━━ Provided information ━━
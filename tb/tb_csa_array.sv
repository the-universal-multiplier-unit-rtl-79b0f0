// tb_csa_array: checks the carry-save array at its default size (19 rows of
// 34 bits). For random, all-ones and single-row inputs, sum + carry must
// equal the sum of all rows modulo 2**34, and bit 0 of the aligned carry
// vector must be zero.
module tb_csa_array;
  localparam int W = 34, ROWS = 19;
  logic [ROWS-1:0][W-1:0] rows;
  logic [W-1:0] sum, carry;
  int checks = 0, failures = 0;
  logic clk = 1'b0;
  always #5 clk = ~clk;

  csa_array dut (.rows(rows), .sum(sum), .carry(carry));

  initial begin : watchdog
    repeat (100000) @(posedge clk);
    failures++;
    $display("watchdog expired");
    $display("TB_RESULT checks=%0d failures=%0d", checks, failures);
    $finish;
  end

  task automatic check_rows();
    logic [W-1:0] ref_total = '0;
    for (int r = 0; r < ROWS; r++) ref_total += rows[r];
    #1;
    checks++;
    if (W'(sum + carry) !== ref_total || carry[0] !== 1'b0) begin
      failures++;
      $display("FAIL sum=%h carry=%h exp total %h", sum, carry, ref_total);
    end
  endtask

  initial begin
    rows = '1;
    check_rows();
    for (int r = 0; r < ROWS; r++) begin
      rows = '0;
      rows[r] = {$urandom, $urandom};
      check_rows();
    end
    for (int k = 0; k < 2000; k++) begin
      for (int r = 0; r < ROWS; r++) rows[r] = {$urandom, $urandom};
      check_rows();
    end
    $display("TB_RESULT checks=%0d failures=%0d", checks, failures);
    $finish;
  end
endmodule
━━━
━━ Provided information ━━
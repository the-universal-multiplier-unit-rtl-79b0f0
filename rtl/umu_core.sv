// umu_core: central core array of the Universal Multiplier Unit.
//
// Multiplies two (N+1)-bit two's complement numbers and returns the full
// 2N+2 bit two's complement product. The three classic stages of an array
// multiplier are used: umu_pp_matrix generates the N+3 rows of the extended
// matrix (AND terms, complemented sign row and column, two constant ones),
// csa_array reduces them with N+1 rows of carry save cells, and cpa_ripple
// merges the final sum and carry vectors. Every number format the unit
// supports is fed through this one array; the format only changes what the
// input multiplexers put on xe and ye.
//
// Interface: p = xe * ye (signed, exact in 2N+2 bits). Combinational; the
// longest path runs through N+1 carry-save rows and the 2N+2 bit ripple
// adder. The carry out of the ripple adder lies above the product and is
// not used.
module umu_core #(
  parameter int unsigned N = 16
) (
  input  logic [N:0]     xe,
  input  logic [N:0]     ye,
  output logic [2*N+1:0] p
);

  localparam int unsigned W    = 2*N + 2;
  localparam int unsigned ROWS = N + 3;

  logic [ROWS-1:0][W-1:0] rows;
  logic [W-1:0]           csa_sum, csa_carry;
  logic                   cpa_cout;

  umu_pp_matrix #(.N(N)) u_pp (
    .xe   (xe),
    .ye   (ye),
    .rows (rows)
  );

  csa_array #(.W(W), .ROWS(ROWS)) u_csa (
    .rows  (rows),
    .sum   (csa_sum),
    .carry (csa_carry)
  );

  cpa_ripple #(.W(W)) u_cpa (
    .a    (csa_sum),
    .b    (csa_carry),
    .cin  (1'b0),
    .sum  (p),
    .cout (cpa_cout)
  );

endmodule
━━━
━━ Provided information ━━
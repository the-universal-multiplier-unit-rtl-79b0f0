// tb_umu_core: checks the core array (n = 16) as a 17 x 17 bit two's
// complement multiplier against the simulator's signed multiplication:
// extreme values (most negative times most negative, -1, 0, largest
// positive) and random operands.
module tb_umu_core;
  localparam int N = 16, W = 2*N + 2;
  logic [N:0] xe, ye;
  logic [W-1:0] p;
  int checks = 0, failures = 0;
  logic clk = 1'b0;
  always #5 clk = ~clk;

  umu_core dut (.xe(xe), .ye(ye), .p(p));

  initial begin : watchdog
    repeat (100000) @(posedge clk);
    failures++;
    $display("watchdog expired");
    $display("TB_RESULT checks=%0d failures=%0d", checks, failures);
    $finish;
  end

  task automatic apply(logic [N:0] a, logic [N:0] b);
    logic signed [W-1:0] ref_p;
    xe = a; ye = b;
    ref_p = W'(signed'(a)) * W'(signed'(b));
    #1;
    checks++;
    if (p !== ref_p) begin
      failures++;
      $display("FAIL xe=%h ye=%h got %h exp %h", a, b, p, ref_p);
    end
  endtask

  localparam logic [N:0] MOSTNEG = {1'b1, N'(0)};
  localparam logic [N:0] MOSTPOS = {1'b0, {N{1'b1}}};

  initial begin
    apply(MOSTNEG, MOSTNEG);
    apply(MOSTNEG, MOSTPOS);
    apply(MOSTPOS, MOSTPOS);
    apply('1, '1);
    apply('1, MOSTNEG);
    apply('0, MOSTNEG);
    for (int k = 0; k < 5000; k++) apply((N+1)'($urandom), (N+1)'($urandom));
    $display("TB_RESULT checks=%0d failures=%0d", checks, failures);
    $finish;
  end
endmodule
━━━
What is expected —
Whichever lines of the records above hold the word "MOSTPOS" should all be copied out.

Response to this task —
  localparam logic [N:0] MOSTPOS = {1'b0, {N{1'b1}}};
    apply(MOSTNEG, MOSTPOS);
    apply(MOSTPOS, MOSTPOS);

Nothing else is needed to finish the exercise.